At last, the Central Govt. brought amendment in 2005.
Therefore, one should be very clear about the purpose and effect of 2005 amendment (which is related only to co-parcenary property and not for personal/separate/individual/self-acquired properties).
Therefore, for everything and anything the 2005 amendment should not be dragged into picture.
Sankaranarayanan
(Expert) 09 May 2014
yes all children have full and equal rights where are you in tamilnadu
Dr J C Vashista
(Expert) 10 May 2014
Very well advised by the expert Mr. Anirudh. I appreciate his conceptual explaination.
Rajendra K Goyal
(Expert) 10 May 2014
All children have equal right in the property of father, deceased intestate. Agree with the experts.
ajay sethi
(Expert) 10 May 2014
well advised By Mr Anirudh
T. Kalaiselvan, Advocate
(Expert) 10 May 2014
While I fully agree with the wonderful and elaborate explanation given by expert Mr.Anirudh on the subject, I appreciate his explanation which gives answers to the subsequent queries on the subject without they being raised. The opinion is really very much informative and hope this would clear all the doubts of the author who no doubt has not come out with the details and character of property about which he has sought clarification here.
dr g balakrishnan
(Expert) 10 May 2014
2005 Act settled anomalies; now it is clear when 2005 Act came into force then all such laws have to follow 2005 law positioning only, though the 2005 Act did not specifically say any retrospective effect but purpose of the Act is to set right things every where that is what law of interpretation works!
indeed here the questions are hypothetical as discussed in academic circles ! good anyway
Anirudh
(Expert) 10 May 2014
Dear Dr. Balakrishnan,
I think either you have not correctly understood the issues, or rather trying to be make things appear over simplistic!
Further more, I do not understand your saying that the questions here are hypothetical as discussed in academic circles.
I am sorry, everything will appear hypothetical so long as one does not face the problem.
Kumar Doab
(Expert) 10 May 2014
Mr.

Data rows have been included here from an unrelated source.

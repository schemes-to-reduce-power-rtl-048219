// aes_key_expansion: one step of the AES-128 key schedule.
//
// From the previous round key (words W0..W3, W0 in bits [127:96]) and the
// round constant it forms the next round key W4..W7:
//   f  = SubWord(RotWord(W3)) ^ {rcon, 00, 00, 00}
//   W4 = W0 ^ f,  W5 = W1 ^ W4,  W6 = W2 ^ W5,  W7 = W3 ^ W6
// RotWord moves the column up one byte; SubWord uses four aes_sbox tables.
// Purely combinational, so a round key is produced in the same cycle as the
// round that uses it and no round keys are stored.
module aes_key_expansion
  import aes_pkg::*;
(
  input  block_t key_in,
  input  byte_t  rcon,
  output block_t key_out
);
  logic [31:0] w0, w1, w2, w3, rot, sub, f, w4, w5, w6, w7;

  assign {w0, w1, w2, w3} = key_in;
  assign rot = {w3[23:0], w3[31:24]};

  for (genvar n = 0; n < 4; n++) begin : g_sbox
    aes_sbox u_sbox (.in_byte(rot[31 - 8*n -: 8]), .out_byte(sub[31 - 8*n -: 8]));
  end

  assign f  = sub ^ {rcon, 24'h0};
  assign w4 = w0 ^ f;
  assign w5 = w1 ^ w4;
  assign w6 = w2 ^ w5;
  assign w7 = w3 ^ w6;
  assign key_out = {w4, w5, w6, w7};
endmodule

Anirudh has provided nice illustration.
Dr. Balakrishnan is right that the 2005 Act did not specifically say any retrospective effect.
Mr. Kalaiselvan is absolutely correct in pointing out that the author of this post no doubt has not come out with the details.
He has only indicated if the daughter was married before 1956. Had Mr. Jegadeesan posted details we would have gained further from this discussion and also from the learned opinion of experts from and well versed with state laws of Tamilnadu !
It is felt that the relevant date in Tamilnadu is March 25, 1989, Karnataka :July 30, 1994, Maharashtra: June 22, 1994…………
I sincerely wished that the author would post the details.
We can only guess now.
Would the state law would be the ruling law on the date of succession or central law?
General principle being…………… in matters of concurrent jurisdiction as in succession law, central law will prevail over the State law!
Fair reconciliation could be possible.
Kindly persue:
Madras High Court
Mrs.Parameswari @ Gnanasakthi vs Raja Ratinam on 14 June, 2010
http://indiankanoon.org/doc/1389273/?type=print
Satya nand aggarwal
(Expert) 12 May 2014
Well explained by Anirudh I don't think, any thing left to be posted. Querist must have uderstood.